[[ Records for processing, beginning ]]

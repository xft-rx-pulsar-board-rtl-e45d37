// xft_rx_top: the XFT Rx Pulsar board (trigger data receiver for the L2 trigger).
// Twelve XFT Finder channels arrive on two DataIO FPGAs (six channels each),
// which pack, record and merge them and send one packet each to the Control
// FPGA. The Control FPGA merges both packets, appends the twelve channel word
// counts, applies the event abort from the Tracklist board and the FILAR
// overflow protection, and sends the event on S-LINK. The VME bus is decoded
// here by address bits 19..18: 00 Control FPGA, 10 DataIO FPGA 1, 11 DataIO
// FPGA 2; read data of the addressed FPGA is returned one cycle after `rd`.
// The optical receivers, S-LINK card, connectors and line receivers are
// outside this logic; their signals are the ports. The IDPROM contents are
// board data supplied on `idprom_data`. One clock (80 MHz) drives all logic.
module xft_rx_top (
  input  logic        clk,
  input  logic        rst,
  // Finder channels 1-12 (DataIO 1: 1-6, DataIO 2: 7-12)
  input  logic [15:0] fin_data [12],
  input  logic [11:0] fin_strobe,
  // trigger
  input  logic        l1a,
  input  logic [1:0]  l1a_buf,
  input  logic        bc_strobe,
  input  logic        b0_marker,
  // event abort: P2 backplane (active low) and TS_IN (LVDS)
  input  logic        bp_abort_n,
  input  logic        bp_strobe_n,
  input  logic        ts_abort,
  input  logic        ts_strobe,
  // VME register bus
  input  xft_pkg::vme_req_t vme_req,
  output logic [31:0] vme_rdata,
  output logic        vme_rvalid,
  // IDPROM contents
  output logic [4:0]  idprom_addr,
  input  logic [7:0]  idprom_data,
  // S-LINK outputs via P3
  output xft_pkg::slink_t slink1,
  output xft_pkg::slink_t slink2
);
  import xft_pkg::*;
  vme_req_t req_d1, req_d2, req_c;
  logic [31:0] rd_d1, rd_d2, rd_c;
  logic rv_d1, rv_d2, rv_c;
  logic [1:0] sel_q;

  always_comb begin
    req_d1 = vme_req; req_d2 = vme_req; req_c = vme_req;
    if (vme_req.addr[19:18] != 2'b10) begin req_d1.wr = 1'b0; req_d1.rd = 1'b0; end
    if (vme_req.addr[19:18] != 2'b11) begin req_d2.wr = 1'b0; req_d2.rd = 1'b0; end
    if (vme_req.addr[19:18] != 2'b00) begin req_c.wr  = 1'b0; req_c.rd  = 1'b0; end
  end
  always_ff @(posedge clk) begin
    if (rst) sel_q <= '0;
    else if (vme_req.rd) sel_q <= vme_req.addr[19:18];
  end
  assign vme_rvalid = rv_d1 || rv_d2 || rv_c;
  assign vme_rdata  = (sel_q == 2'b10) ? rd_d1 : (sel_q == 2'b11) ? rd_d2 :
                      (sel_q == 2'b00) ? rd_c : '0;

  dio_link_t link1, link2;
  dataio_fpga u_dio1 (.clk, .rst, .fin_data(fin_data[0:5]), .fin_strobe(fin_strobe[5:0]),
    .l1a, .l1a_buf, .vme_req(req_d1), .vme_rdata(rd_d1), .vme_rvalid(rv_d1), .link(link1));
  dataio_fpga u_dio2 (.clk, .rst, .fin_data(fin_data[6:11]), .fin_strobe(fin_strobe[11:6]),
    .l1a, .l1a_buf, .vme_req(req_d2), .vme_rdata(rd_d2), .vme_rvalid(rv_d2), .link(link2));

  control_fpga u_ctrl (.clk, .rst, .link1, .link2, .l1a, .l1a_buf, .bc_strobe, .b0_marker,
    .bp_abort_n, .bp_strobe_n, .ts_abort, .ts_strobe,
    .vme_req(req_c), .vme_rdata(rd_c), .vme_rvalid(rv_c),
    .idprom_addr, .idprom_data, .slink1, .slink2);
endmodule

[[ Records for processing, end ]]

The problem: For every entry in the records above, write an exact copy.

Reply to the exercise:
repository xft-rx-pulsar-board-rtl-e45d37
// xft_rx_top: the XFT Rx Pulsar board (trigger data receiver for the L2 trigger).
// Twelve XFT Finder channels arrive on two DataIO FPGAs (six channels each),
// which pack, record and merge them and send one packet each to the Control
// FPGA. The Control FPGA merges both packets, appends the twelve channel word
// counts, applies the event abort from the Tracklist board and the FILAR
// overflow protection, and sends the event on S-LINK. The VME bus is decoded
// here by address bits 19..18: 00 Control FPGA, 10 DataIO FPGA 1, 11 DataIO
// FPGA 2; read data of the addressed FPGA is returned one cycle after `rd`.
// The optical receivers, S-LINK card, connectors and line receivers are
// outside this logic; their signals are the ports. The IDPROM contents are
// board data supplied on `idprom_data`. One clock (80 MHz) drives all logic.
module xft_rx_top (
  input  logic        clk,
  input  logic        rst,
  // Finder channels 1-12 (DataIO 1: 1-6, DataIO 2: 7-12)
  input  logic [15:0] fin_data [12],
  input  logic [11:0] fin_strobe,
  // trigger
  input  logic        l1a,
  input  logic [1:0]  l1a_buf,
  input  logic        bc_strobe,
  input  logic        b0_marker,
  // event abort: P2 backplane (active low) and TS_IN (LVDS)
  input  logic        bp_abort_n,
  input  logic        bp_strobe_n,
  input  logic        ts_abort,
  input  logic        ts_strobe,
  // VME register bus
  input  xft_pkg::vme_req_t vme_req,
  output logic [31:0] vme_rdata,
  output logic        vme_rvalid,
  // IDPROM contents
  output logic [4:0]  idprom_addr,
  input  logic [7:0]  idprom_data,
  // S-LINK outputs via P3
  output xft_pkg::slink_t slink1,
  output xft_pkg::slink_t slink2
);
  import xft_pkg::*;
  vme_req_t req_d1, req_d2, req_c;
  logic [31:0] rd_d1, rd_d2, rd_c;
  logic rv_d1, rv_d2, rv_c;
  logic [1:0] sel_q;

  always_comb begin
    req_d1 = vme_req; req_d2 = vme_req; req_c = vme_req;
    if (vme_req.addr[19:18] != 2'b10) begin req_d1.wr = 1'b0; req_d1.rd = 1'b0; end
    if (vme_req.addr[19:18] != 2'b11) begin req_d2.wr = 1'b0; req_d2.rd = 1'b0; end
    if (vme_req.addr[19:18] != 2'b00) begin req_c.wr  = 1'b0; req_c.rd  = 1'b0; end
  end
  always_ff @(posedge clk) begin
    if (rst) sel_q <= '0;
    else if (vme_req.rd) sel_q <= vme_req.addr[19:18];
  end
  assign vme_rvalid = rv_d1 || rv_d2 || rv_c;
  assign vme_rdata  = (sel_q == 2'b10) ? rd_d1 : (sel_q == 2'b11) ? rd_d2 :
                      (sel_q == 2'b00) ? rd_c : '0;

  dio_link_t link1, link2;
  dataio_fpga u_dio1 (.clk, .rst, .fin_data(fin_data[0:5]), .fin_strobe(fin_strobe[5:0]),
    .l1a, .l1a_buf, .vme_req(req_d1), .vme_rdata(rd_d1), .vme_rvalid(rv_d1), .link(link1));
  dataio_fpga u_dio2 (.clk, .rst, .fin_data(fin_data[6:11]), .fin_strobe(fin_strobe[11:6]),
    .l1a, .l1a_buf, .vme_req(req_d2), .vme_rdata(rd_d2), .vme_rvalid(rv_d2), .link(link2));

  control_fpga u_ctrl (.clk, .rst, .link1, .link2, .l1a, .l1a_buf, .bc_strobe, .b0_marker,
    .bp_abort_n, .bp_strobe_n, .ts_abort, .ts_strobe,
    .vme_req(req_c), .vme_rdata(rd_c), .vme_rvalid(rv_c),
    .idprom_addr, .idprom_data, .slink1, .slink2);
endmodule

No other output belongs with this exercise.